A Week in Winter (by Maeve Binchy)


When Maeve Binchy sadly died in 2012, I assumed that I had a complete collection of all her books. So I was pleasantly surprised to spot a posthumous novel in hardback for a very good price at the AwesomeBooks site. I ordered it nearly a year ago but have only just read it.

It’s the story of Chicky, who is an Irish teenager at the start of the book. She falls in love, then shocks her family by running to America with her young man. She is convinced their relationship will last forever, so when it falls apart she feels unable to tell her family. So, taking odd jobs to make ends meet, she spins a growing story of a happy marriage which only comes to an end when her niece and a friend plan to visit her.

Eventually she decides to settle back in her home town, where she renovates an old house and turns it into a hotel.

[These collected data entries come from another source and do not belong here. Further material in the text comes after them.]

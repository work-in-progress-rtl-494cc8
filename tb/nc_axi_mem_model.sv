// nc_axi_mem_model: simulation model of the data stores behind the northbridge: a
// byte-addressed memory of 2^AW bytes on the simplified downstream AXI port (INCR bursts
// of 64-bit beats, one transaction at a time, OKAY responses).
//
// Byte strobes are honoured. Counters report how many write and read transactions and
// how many written beats arrived, so a testbench can prove that a refused access never
// reached a data store.
module nc_axi_mem_model
  import nc_pkg::*;
#(
  parameter int unsigned AW = 16
) (
  input  logic        clk,
  input  logic        rst_n,
  input  logic        aw_valid,
  output logic        aw_ready,
  input  dn_ax_t      aw,
  input  logic        w_valid,
  output logic        w_ready,
  input  w_t          w,
  output logic        b_valid,
  input  logic        b_ready,
  output logic [1:0]  b_resp,
  input  logic        ar_valid,
  output logic        ar_ready,
  input  dn_ax_t      ar,
  output logic        r_valid,
  input  logic        r_ready,
  output r_t          r,
  output int unsigned n_writes,
  output int unsigned n_reads,
  output int unsigned n_wbeats
);
  logic [7:0] mem [2**AW];
  logic        wbusy, rbusy;
  logic [31:0] waddr, raddr;
  logic [7:0]  rleft;

  initial for (int i = 0; i < 2**AW; i++) mem[i] = 8'(i * 7 + 3);

  assign aw_ready = !wbusy && !b_valid;
  assign w_ready  = wbusy;
  assign ar_ready = !rbusy;
  assign b_resp   = RESP_OKAY;

  always_comb begin
    r = '0;
    for (int i = 0; i < 8; i++) r.data[8*i +: 8] = mem[(raddr + 32'(i)) % (2**AW)];
    r.resp = RESP_OKAY;
    r.last = (rleft == '0);
  end
  assign r_valid = rbusy;

  always_ff @(posedge clk or negedge rst_n) begin
    if (!rst_n) begin
      wbusy <= 1'b0; rbusy <= 1'b0; b_valid <= 1'b0;
      waddr <= '0; raddr <= '0; rleft <= '0;
      n_writes <= 0; n_reads <= 0; n_wbeats <= 0;
    end else begin
      if (aw_valid && aw_ready) begin
        wbusy    <= 1'b1;
        waddr    <= {aw.addr[31:3], 3'b000};
        n_writes <= n_writes + 1;
      end
      if (w_valid && w_ready) begin
        for (int i = 0; i < 8; i++)
          if (w.strb[i]) mem[(waddr + 32'(i)) % (2**AW)] <= w.data[8*i +: 8];
        waddr    <= waddr + 32'd8;
        n_wbeats <= n_wbeats + 1;
        if (w.last) begin wbusy <= 1'b0; b_valid <= 1'b1; end
      end
      if (b_valid && b_ready) b_valid <= 1'b0;
      if (ar_valid && ar_ready) begin
        rbusy   <= 1'b1;
        raddr   <= {ar.addr[31:3], 3'b000};
        rleft   <= ar.len;
        n_reads <= n_reads + 1;
      end else if (r_valid && r_ready) begin
        raddr <= raddr + 32'd8;
        if (rleft == '0) rbusy <= 1'b0;
        else rleft <= rleft - 8'd1;
      end
    end
  end

  function automatic logic [7:0] peek(input int unsigned a);
    return mem[a % (2**AW)];
  endfunction
endmodule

The book charts her story, and that of the people who come to stay during the opening week.

That’s about it as far as the plot goes; there are no real surprises, no serious conflicts, no mysteries to solve. It’s entirely character-based, as so many of Maeve Binchy’s books are, and weaves together a series of cameos featuring a group of loosely connected people. It’s a device she used before to good effect; each chapter is almost a short story in itself, yet each one relies on prior knowledge from previous chapters which the reader knows but the person concerned is unaware of.

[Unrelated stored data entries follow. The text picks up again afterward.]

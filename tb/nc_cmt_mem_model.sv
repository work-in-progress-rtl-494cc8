// nc_cmt_mem_model: simulation model of the main-memory region that holds the capability
// metadata table, seen through the northbridge's 256-bit slot port.
//
// DEPTH slots of one CMT entry each, starting empty. A request is accepted when
// req_ready (high except on pseudo-random stall cycles when STALLS is set); LATENCY
// cycles later exactly one rsp_valid pulse returns the slot's data (for a write: the data
// just written, as an acknowledge). Slot indices beyond DEPTH wrap. Not synthesizable
// intent: it stands for DRAM behind a memory controller.
module nc_cmt_mem_model
  import nc_pkg::*;
#(
  parameter int unsigned DEPTH   = 64,
  parameter int unsigned LATENCY = 2,
  parameter bit          STALLS  = 1'b1
) (
  input  logic              clk,
  input  logic              rst_n,
  input  logic              req_valid,
  output logic              req_ready,
  input  logic              req_we,
  input  logic [CMT_AW-1:0] req_idx,
  input  cmt_entry_t        req_wdata,
  output logic              rsp_valid,
  output cmt_entry_t        rsp_rdata
);
  cmt_entry_t mem [DEPTH];
  int unsigned cnt;
  logic        pending;
  logic [31:0] lfsr;

  initial for (int i = 0; i < DEPTH; i++) mem[i] = '0;

  assign req_ready = !pending && !(STALLS && lfsr[0] && lfsr[3]);

  always_ff @(posedge clk or negedge rst_n) begin
    if (!rst_n) begin
      pending   <= 1'b0;
      cnt       <= 0;
      rsp_valid <= 1'b0;
      rsp_rdata <= '0;
      lfsr      <= 32'hACE1_2345;
    end else begin
      lfsr      <= {lfsr[30:0], lfsr[31] ^ lfsr[21] ^ lfsr[1] ^ lfsr[0]};
      rsp_valid <= 1'b0;
      if (req_valid && req_ready) begin
        if (req_we) mem[req_idx % DEPTH] <= req_wdata;
        rsp_rdata <= req_we ? req_wdata : mem[req_idx % DEPTH];
        pending   <= 1'b1;
        cnt       <= LATENCY;
      end else if (pending) begin
        if (cnt <= 1) begin
          rsp_valid <= 1'b1;
          pending   <= 1'b0;
        end else cnt <= cnt - 1;
      end
    end
  end

  // direct access for checks
  function automatic cmt_entry_t peek(input int unsigned idx);
    return mem[idx % DEPTH];
  endfunction
endmodule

It’s a cosy world; supposedly set in the 21st century, it’s a much gentler environment than would be found in most parts of the world, more reminiscent of the middle of last century. However I don’t mind suspending reality during the course of a book, and I enjoyed the slow-moving dialogue, the friendly interactions and the general trust in human nature. Perhaps Maeve Binchy truly lived in this kind of world - or perhaps, as she grew older, she wrote more from her younger memories. It doesn’t matter; this is a special book, the last one she wrote. There are occasional references to people from previous novels but only in passing, as owner of a restaurant or perhaps a next-door neighbour.


In one sense I liked the first half of the book best, as it charted Chicky’s life of deception and struggle and her eventual return to her own country. But the second half, introducing each of the guests with their stories, made good bedtime reading. I liked the way the author looked at each person or pair, at the varied reasons for them being in Chicky’s hotel, and the circumstances of their lives which were so important to them, yet almost invisible to those around them.

The writing is good, as I expect from Maeve Binchy, and while it wasn’t the most exciting book, it was warm and relaxing. Not one to choose if you haven’t read any of her books before, or if you prefer books with a good plot; but for fans of this author, I would certainly recommend it to read at least once. Ideal for holiday or bedtime reading.

Available in hardback, paperback and Kindle form on both sides of the Atlantic.